高齢者が手がけた絵画や工芸などを集めた作品展が岩手県盛岡市で始まりました。
70歳から書道を始めた88歳の女性が、初出品で佳作に選ばれています。
この作品展は文化活動を通じて高齢者に生きがいを感じてもらおうと毎年開かれていて38回目を迎えます。
会場には日本画や彫刻、工芸など6つの部門の作品、合わせて113点が並んでいます。
出品する資格は県内に住む60歳以上のアマチュアであること。テーマはなく、さまざまな作品が集まります。
79歳の名久井良明さんの作品「盛岡さんさ踊り」は、材料は主に紙やひもで実際に使われている太鼓を見ながら本物そっくりに仕上げています。
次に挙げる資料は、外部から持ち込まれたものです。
// eiasc_reducer: centre-of-sets type reducer using the Enhanced Iterative
// Algorithm with Stop Condition (EIASC).
//
// Inputs are, per consequent set k (0..m-1, consequent points y_k ascending),
// the summed lower and upper firing strengths w_lo[k], w_up[k]. The reducer
// finds the interval [yl, yr] of the type-reduced set:
//   INIT   m clocks:  a = sum y_k*w_lo[k], b = sum w_lo[k] (same start for both)
//   ITER   left and right searches in parallel, one switch point per clock.
//          Left:  L = 0,1,..  a_l += y_L*(w_up[L]-w_lo[L]), b_l likewise,
//                 stop when a_l/b_l <= y_{L+1} (yl has stopped decreasing)
//                 or L = m-2.
//          Right: R = m-1,m-2,..  a_r += y_R*(w_up[R]-w_lo[R]), b_r likewise,
//                 stop when a_r/b_r >= y_{R-1} (yr has stopped increasing)
//                 or R = 1.
//          The ratio tests are done as a <= y*b, so no division per step.
//   DIV    two sequential divisions give yl = a_l/b_l and yr = a_r/b_r (Q2.14).
// If a denominator is still zero at the end, yl falls back to y_{m-1} and yr to
// y_0 (only the outermost set fires). done pulses when yl, yr are valid, about
// 2m + 50 clocks after start. The EIASC search is the algorithm chosen for the
// controller; the fixed-point formats and the schedule are this design's.
module eiasc_reducer
  import it2flc_pkg::*;
(
  input  logic       clk,
  input  logic       rst_n,
  input  logic       start,
  input  logic [2:0] m,
  input  wsum_t      w_lo [MAX_MF],
  input  wsum_t      w_up [MAX_MF],
  output uni_t       yl,
  output uni_t       yr,
  output logic       done
);
  typedef logic signed [ACC_W-1:0] acc_t;
  typedef enum logic [1:0] {S_IDLE, S_INIT, S_ITER, S_DIV} state_e;

  state_e     state;
  logic [2:0] ms, k, lp, rp;
  acc_t       a_l, a_r, b_l, b_r;
  logic       l_done, r_done;

  // consequent points of the selected partition, Q2.14
  uni_t ytab [MIN_MF:MAX_MF][MAX_MF];
  for (genvar gm = MIN_MF; gm <= MAX_MF; gm++) begin : g_m
    for (genvar gi = 0; gi < MAX_MF; gi++) begin : g_i
      localparam int Y = hund_to_uni(cons_hund(gm, gi));
      assign ytab[gm][gi] = UNI_W'(Y);
    end
  end

  function automatic acc_t ymul(input uni_t pt, input acc_t w);
    return acc_t'(pt) * w;
  endfunction

  // next values of both searches in the current step
  acc_t dl, dr, na_l, nb_l, na_r, nb_r;
  logic stop_l, stop_r;
  always_comb begin
    dl   = acc_t'(w_up[lp]) - acc_t'(w_lo[lp]);
    dr   = acc_t'(w_up[rp]) - acc_t'(w_lo[rp]);
    na_l = a_l + ymul(ytab[ms][lp], dl);
    nb_l = b_l + dl;
    na_r = a_r + ymul(ytab[ms][rp], dr);
    nb_r = b_r + dr;
    stop_l = (lp == ms - 3'd2) ||
             (nb_l != '0 && na_l <= ymul(ytab[ms][lp + 3'd1], nb_l));
    stop_r = (rp == 3'd1) ||
             (nb_r != '0 && na_r >= ymul(ytab[ms][rp - 3'd1], nb_r));
  end

  // final divisions on magnitudes
  logic          div_start, dl_done, dr_done, dl_busy, dr_busy, got_l, got_r;
  logic [ACC_W-1:0] ql, qr;
  logic [ACC_W-1:0] num_l, num_r;
  logic [WSUM_W-1:0] den_l, den_r;
  always_comb begin
    num_l = a_l[ACC_W-1] ? ACC_W'(-a_l) : ACC_W'(a_l);
    num_r = a_r[ACC_W-1] ? ACC_W'(-a_r) : ACC_W'(a_r);
    den_l = WSUM_W'(b_l);
    den_r = WSUM_W'(b_r);
  end

  seq_divider #(.NW(ACC_W), .DW(WSUM_W)) u_div_l (
    .clk, .rst_n, .start(div_start), .dividend(num_l), .divisor(den_l),
    .quotient(ql), .busy(dl_busy), .done(dl_done));
  seq_divider #(.NW(ACC_W), .DW(WSUM_W)) u_div_r (
    .clk, .rst_n, .start(div_start), .dividend(num_r), .divisor(den_r),
    .quotient(qr), .busy(dr_busy), .done(dr_done));

  function automatic uni_t signed_q(input logic neg, input logic [ACC_W-1:0] q);
    logic [ACC_W-1:0] qs;
    qs = (q > ACC_W'(UNI_ONE)) ? ACC_W'(UNI_ONE) : q;
    return neg ? -UNI_W'(qs) : UNI_W'(qs);
  endfunction

  always_ff @(posedge clk or negedge rst_n) begin
    if (!rst_n) begin
      state <= S_IDLE; ms <= 3'd2; k <= '0; lp <= '0; rp <= '0;
      a_l <= '0; a_r <= '0; b_l <= '0; b_r <= '0;
      l_done <= 1'b0; r_done <= 1'b0; div_start <= 1'b0;
      got_l <= 1'b0; got_r <= 1'b0;
      yl <= '0; yr <= '0; done <= 1'b0;
    end else begin
      done      <= 1'b0;
      div_start <= 1'b0;
      case (state)
        S_IDLE: if (start) begin
          ms    <= mf_count(m);
          k     <= '0;
          a_l   <= '0;
          b_l   <= '0;
          state <= S_INIT;
        end
        S_INIT: begin
          a_l <= a_l + ymul(ytab[ms][k], acc_t'(w_lo[k]));
          b_l <= b_l + acc_t'(w_lo[k]);
          if (k == ms - 3'd1) begin
            a_r    <= a_l + ymul(ytab[ms][k], acc_t'(w_lo[k]));
            b_r    <= b_l + acc_t'(w_lo[k]);
            lp     <= '0;
            rp     <= ms - 3'd1;
            l_done <= 1'b0;
            r_done <= 1'b0;
            state  <= S_ITER;
          end else begin
            k <= k + 3'd1;
          end
        end
        S_ITER: begin
          if (!l_done) begin
            a_l <= na_l;
            b_l <= nb_l;
            if (stop_l) l_done <= 1'b1;
            else        lp <= lp + 3'd1;
          end
          if (!r_done) begin
            a_r <= na_r;
            b_r <= nb_r;
            if (stop_r) r_done <= 1'b1;
            else        rp <= rp - 3'd1;
          end
          if ((l_done || stop_l) && (r_done || stop_r)) begin
            div_start <= 1'b1;
            got_l     <= 1'b0;
            got_r     <= 1'b0;
            state     <= S_DIV;
          end
        end
        S_DIV: begin
          if (dl_done) begin
            yl    <= (b_l == '0) ? ytab[ms][ms - 3'd1] : signed_q(a_l[ACC_W-1], ql);
            got_l <= 1'b1;
          end
          if (dr_done) begin
            yr    <= (b_r == '0) ? ytab[ms][0] : signed_q(a_r[ACC_W-1], qr);
            got_r <= 1'b1;
          end
          if ((got_l || dl_done) && (got_r || dr_done)) begin
            done  <= 1'b1;
            state <= S_IDLE;
          end
        end
        default: state <= S_IDLE;
      endcase
    end
  end

  // the two searches never cross the partition
  assert property (@(posedge clk) disable iff (!rst_n)
                   (state == S_ITER) |-> (lp <= ms - 3'd2 && rp >= 3'd1 && rp < ms));
endmodule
またバラの絵を描いたのは、今回の最高齢99歳の女性です。
情熱的な赤と希望に満ちた黄色の対比が見る人の心を明るくしてくれます。
そして書の部門の最高齢となった野呂千惠子さんは、今回88歳で初めて出品し佳作に選ばれました。
野呂千惠子さん
「主人が定年後、地元で習字教室をやっていたが亡くなって、18年前に私が引き継いだ」
書道を始めたのは70歳のときで、わずか3年で師範を取得した野呂さんは声を大にして伝えたいことがあります。
野呂千惠子さん
「いくつになっても遅くないから、何事も書だけではなく生涯の生きがいとして皆さんにお勧めする」
いきいき岩手支援団 渡辺英浩事務局長
「高齢者の方たちの生きがいを感じている創作活動を支援したい。これまで歩んできた人生とかそういったものに触れていただきたい」
思いが詰まったこの作品展は7日まで盛岡市のマリオスで開かれています。